S3 Bulk Delivery

For enterprise clients who need programmatic access to the full FinancialReports catalog — raw filings, processed markdown, rendered HTML, and a queryable parquet index — we offer direct S3 read access via cross-account IAM role grants.

This is the recommended integration path for RAG pipelines, backtesting engines, data lakes, and any workflow that needs to pull filings at scale without paginating through the REST API.

Getting Started

Prerequisites

An active Enterprise contract with FinancialReports

An AWS account with an IAM role your team will use to access the bucket

Setup

Create an IAM role in your AWS account that your applications will assume.

Send the role ARN to your FinancialReports account manager. Format:

arn:aws:iam::<account-id>:role/<role-name>

We attach a read-only grant scoped to the data prefixes listed below. You'll receive a confirmation email once access is live.

Configure your S3 client to access the bucket in eu-central-1:

Bucket:  financialreports-bucket
Region:  eu-central-1

No API keys or signed URLs are involved — access is controlled entirely via your IAM role and our bucket policy.

Recommended Infrastructure

For lowest latency and zero data-transfer cost, we strongly recommend:

Region: Host your reader infrastructure in eu-central-1 (Frankfurt), co-located with our bucket. Cross-region or out-of-AWS reads incur AWS data-transfer charges.

VPC Gateway Endpoint for S3: Attach an S3 Gateway Endpoint to the VPC your reader runs in. Free to create, keeps traffic on the AWS backbone, and is required for zero-cost access when reading from a VPC.

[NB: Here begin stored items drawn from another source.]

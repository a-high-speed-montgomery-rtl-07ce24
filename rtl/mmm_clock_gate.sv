// Latch-based clock gate for the rarely written operand registers.
//
// RB1, RB2, RD1, RD2 and RN are loaded once per multiplication and then only
// read, so their clock is switched off while they hold. The enable is
// captured by a latch that is transparent while clk is low, and the gated
// clock is clk AND the latched enable: gclk pulses in exactly the cycles
// whose enable was high before the rising edge, and a change of en while
// clk is high cannot cut a pulse short. Gating these five registers follows
// the published architecture; the cell itself is the usual integrated
// clock gate, this design's choice. The latch is intended: it is what makes
// the gate glitch-free.
module mmm_clock_gate (
  input  logic clk,
  input  logic en,
  output logic gclk
);

  logic en_l;

  always_latch begin
    if (!clk) en_l = en;
  end

  assign gclk = clk & en_l;

endmodule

Incremental reads: Use manifests/incremental/YYYY-MM-DD.parquet instead of re-scanning full year partitions nightly. Reduces GETs by 100–1000× for daily-or-more-frequent pipelines.

Filter to processing_status = 'COMPLETED' unless you explicitly need pending, failed, or skipped filings.

Data Transfer Costs

Requests from AWS infrastructure in eu-central-1 with a VPC Gateway Endpoint for S3 incur zero data-transfer cost to either party. All other access paths — cross-region AWS, outside AWS, or AWS without a VPC endpoint — route over the public internet and incur standard AWS egress charges.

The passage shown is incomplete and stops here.